宋太祖趙匡胤開寶紀年為公元968-975年,計八年。據《宋史》云:「開寶六年,(繼沖)卒,年三十一。」所謂「開寶中」方始上獻,則獻書之時在開寶四年或五年,亦即繼沖卒前一年或二年。

高繼沖在臨終前,才將《傷寒論》奉獻朝廷,而且加以「編錄」,可見他對此書是何等重視。

高繼沖於開寶四五年之間「編錄進上」《傷寒論》,考其原因,除極其重視此書外,與宋太宗趙炅廣求醫方頗有關係。進獻此書,正可投太宗所好。據《宋史·王懷隱傳》引太宗《太平聖惠方序》云:「朕昔自潛邸(按:稱帝前所居宅第曰潛邸,取《易》潛龍勿用之義,此指稱帝前),求集名方、異術、玄針,皆得其要,兼收得妙方千餘首,無非親驗,並有準繩,貴在救民,去除疾苦,並編於翰林院醫官,各取到經乎家傳應效藥方,合萬餘道,令尚葯奉御王懷隱等四人校勘類編,凡諸論證,並該其中,品葯功效,悉載其內。」據著名版本學家馬繼興教授考證,《太平聖惠方》卷八即系高繼衝進獻之《傷寒論》(見馬繼興《中醫文獻學基礎》166頁)。

馬氏所考可從。因為《太平聖惠方》於太宗太平興國三年(978)開始編篡,上距繼衝進獻時間不過六七年之隔,因此,高繼衝進獻本編於《太平聖惠方》中,確然無疑。

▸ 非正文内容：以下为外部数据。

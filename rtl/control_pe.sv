// control_pe -- root PE of the systolic tree, its only input/output port.
//
// The control PE holds no item. Every item or control signal given to the
// tree enters here and is passed, one clock later, to the leftmost PE of
// level 1; the control signal is thereby broadcast through the tree hop by
// hop, ahead of the items that follow it. In COUNT mode the control PE adds
// up the counts that arrive from its leftmost child and outputs the total as
// the support of the candidate item set just scanned.
//
// The document gives the control PE's role (interface, forwarding, adding up
// the counts). The collection window is this design's own: the farthest PE
// of a K-ary, W-level tree is K*W hops away, so a count injected there
// reaches the control PE 2*K*W+1 cycles after the COUNT signal entered.
// The control PE therefore sums its input for DRAIN = 2*K*W+1 cycles after a
// MSG_COUNT and then pulses `support_valid` with the total in `support`
// (2*K*W+2 cycles after the MSG_COUNT was presented). `busy` is high while it
// collects; a new MSG_COUNT during that time restarts the collection.
// An assertion checks that the items between two control signals arrive in
// increasing order, which the PE rules rely on.
// `overflow` is sticky: it is set when any general PE lost a WRITE item and
// is cleared by MSG_CLEAR.
module control_pe
  import fpm_pkg::*;
#(
  parameter int unsigned ITEM_W = 8,
  parameter int unsigned CNT_W  = 20,
  parameter int unsigned K      = 4,
  parameter int unsigned W      = 4
) (
  input  logic              clk,
  input  logic              rst,
  // host side
  input  msg_kind_e         in_kind,
  input  logic [ITEM_W-1:0] in_item,
  output logic [CNT_W-1:0]  support,
  output logic              support_valid,
  output logic              busy,
  output logic              overflow,
  // tree side
  output msg_kind_e         chd_kind,
  output logic [ITEM_W-1:0] chd_item,
  input  logic [CNT_W-1:0]  n_bottom,
  input  logic              tree_overflow
);

  localparam int unsigned DRAIN   = 2 * K * W + 1;
  localparam int unsigned TIMER_W = $clog2(DRAIN + 1);

  logic [TIMER_W-1:0] timer_q;
  logic [CNT_W-1:0]   acc_q;

  always_ff @(posedge clk) begin
    if (rst) begin
      chd_kind <= MSG_NONE;
      chd_item <= '0;
    end else begin
      chd_kind <= in_kind;
      chd_item <= in_item;
    end
  end

  always_ff @(posedge clk) begin
    if (rst) begin
      timer_q       <= '0;
      acc_q         <= '0;
      support_valid <= 1'b0;
    end else if (in_kind == MSG_COUNT) begin
      timer_q       <= TIMER_W'(DRAIN);
      acc_q         <= '0;
      support_valid <= 1'b0;
    end else if (timer_q != '0) begin
      timer_q       <= timer_q - TIMER_W'(1);
      acc_q         <= acc_q + n_bottom;
      support_valid <= (timer_q == TIMER_W'(1));
    end else begin
      support_valid <= 1'b0;
    end
  end

  always_ff @(posedge clk) begin
    if (rst || in_kind == MSG_CLEAR) overflow <= 1'b0;
    else if (tree_overflow)          overflow <= 1'b1;
  end

  // Host rule: the items of one transaction or candidate (between two
  // control signals) arrive in strictly increasing order; the WRITE and SCAN
  // rules of the PEs depend on it.
  logic              seen_q;
  logic [ITEM_W-1:0] last_q;

  always_ff @(posedge clk) begin
    if (rst) begin
      seen_q <= 1'b0;
      last_q <= '0;
    end else if (in_kind == MSG_ITEM) begin
      assert (!seen_q || in_item > last_q)
        else $error("item %0d does not follow item %0d in increasing order", in_item, last_q);
      seen_q <= 1'b1;
      last_q <= in_item;
    end else if (in_kind != MSG_NONE) begin
      seen_q <= 1'b0;
    end
  end

  assign support = acc_q;
  assign busy    = (timer_q != '0);

endmodule
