// tb_control_pe -- checks the root PE on its own (K = 2, W = 3).
//  * every host message appears on the leftmost-child link one clock later;
//  * after MSG_COUNT, counts arriving from the child in clocks 1 .. 2*K*W+1
//    are added up, a count arriving later is not, and support_valid pulses
//    for one clock 2*K*W+2 clocks after MSG_COUNT with the sum;
//  * busy covers the collection window;
//  * overflow is sticky and cleared by MSG_CLEAR.
module tb_control_pe;
  import fpm_pkg::*;

  localparam int unsigned ITEM_W = 8;
  localparam int unsigned CNT_W  = 20;
  localparam int unsigned K      = 2;
  localparam int unsigned W      = 3;
  localparam int DRAIN = 2 * K * W + 1;

  logic              clk = 1'b0;
  logic              rst;
  msg_kind_e         in_kind, chd_kind;
  logic [ITEM_W-1:0] in_item, chd_item;
  logic [CNT_W-1:0]  support, n_bottom;
  logic              support_valid, busy, overflow, tree_overflow;

  int checks = 0, failures = 0;

  always #5 clk = ~clk;

  control_pe #(.ITEM_W(ITEM_W), .CNT_W(CNT_W), .K(K), .W(W)) dut (.*);

  task automatic check(input bit ok, input string what);
    checks++;
    if (!ok) begin
      failures++;
      $display("FAIL @%0t: %s", $time, what);
    end
  endtask

  initial begin : watchdog
    repeat (1000) @(posedge clk);
    failures++;
    $display("FAIL: watchdog");
    $display("TB_RESULT checks=%0d failures=%0d", checks, failures);
    $finish;
  end

  initial begin
    int expected, valid_seen;
    in_kind = MSG_NONE;
    in_item = '0;
    n_bottom = '0;
    tree_overflow = 1'b0;
    rst = 1'b1;
    repeat (2) @(posedge clk);
    #1;
    rst = 1'b0;

    // Forwarding, one clock later.
    for (int i = 0; i < 6; i++) begin
      msg_kind_e k;
      k = msg_kind_e'(i);
      in_kind = k;
      in_item = ITEM_W'(i * 17 + 3);
      @(posedge clk);
      #1;
      check(chd_kind == k && (k == MSG_NONE || int'(chd_item) == i * 17 + 3),
            $sformatf("forward of %s", k.name()));
    end
    in_kind = MSG_NONE;
    @(posedge clk);
    #1;

    // Collection window.
    for (int rep = 0; rep < 3; rep++) begin
      in_kind = MSG_COUNT;
      n_bottom = 20'd50;             // same clock as MSG_COUNT: not counted
      @(posedge clk);
      #1;
      in_kind = MSG_NONE;
      expected = 0;
      valid_seen = 0;
      for (int t = 1; t <= DRAIN + 3; t++) begin
        // clocks 1..DRAIN are inside the window
        n_bottom = CNT_W'((t * 7 + rep) % 5);
        if (t <= DRAIN) expected += (t * 7 + rep) % 5;
        check(busy == (t <= DRAIN), $sformatf("busy at clock %0d", t));
        @(posedge clk);
        #1;
        if (support_valid) begin
          valid_seen++;
          check(t == DRAIN, $sformatf("support_valid at clock %0d, expected %0d", t + 1, DRAIN + 1));
          check(int'(support) == expected, $sformatf("support %0d, expected %0d", support, expected));
        end
      end
      check(valid_seen == 1, $sformatf("support_valid pulses %0d times", valid_seen));
      n_bottom = '0;
    end

    // Overflow flag.
    check(!overflow, "overflow clear after reset");
    tree_overflow = 1'b1;
    @(posedge clk);
    #1;
    tree_overflow = 1'b0;
    repeat (3) @(posedge clk);
    #1;
    check(overflow, "overflow is sticky");
    in_kind = MSG_CLEAR;
    @(posedge clk);
    #1;
    in_kind = MSG_NONE;
    check(!overflow, "overflow cleared by MSG_CLEAR");

    $display("TB_RESULT checks=%0d failures=%0d", checks, failures);
    $finish;
  end

endmodule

今考《太平聖惠方》卷八所收之《傷寒論》,系按傷寒敘論、脈候、日數、六經病形證、可與不可排列,卷末為附方,體例與今本《傷寒論》無大異。但行文遠不及今本《傷寒論》詳細。《太平聖惠方序》雖雲詔王懷隱等校勘,但王懷隱及其副使王祐、鄭奇、陳昭遇等,僅盡類編之功,於校勘鮮加用力,故書中訛字較多。如卷八《辨可發汗形證》:「凡欲發汗,中病便止,不必須盡意也。」按作「意」字不可通,考《千金要方》卷九、《脈經》卷七均作「劑」字,極是。又該書稱「杏仁」、「附子」、「枳實」之劑量為「兩」,亦與漢魏量詞用法不符。語言學家劉世儒《魏晉南北朝量詞研究》一書,以極豐富例證證明,此時稱「杏仁」等物,皆曰「枚」、曰「個」,不曰「兩」。今考《千金要方》、《千金翼方》、《外台秘要》、《金匱玉函經》等,均稱「枚」或「個」,不稱「兩」。誠如林億敘所說,高繼沖本「其文理舛錯、,未嘗考正」,「亦缺於讎校」。高氏本雖有上述缺點,但作為自唐末至宋初古傳本之一,亦頗可貴。如果與《千金要方》、《翼方》、《外台》、《脈經》等有關部分綜合對比,觀其異同,則高繼沖「編錄進上」之《傷寒論》,對於研究中醫版本學和校勘《傷寒論》,仍有許多裨益。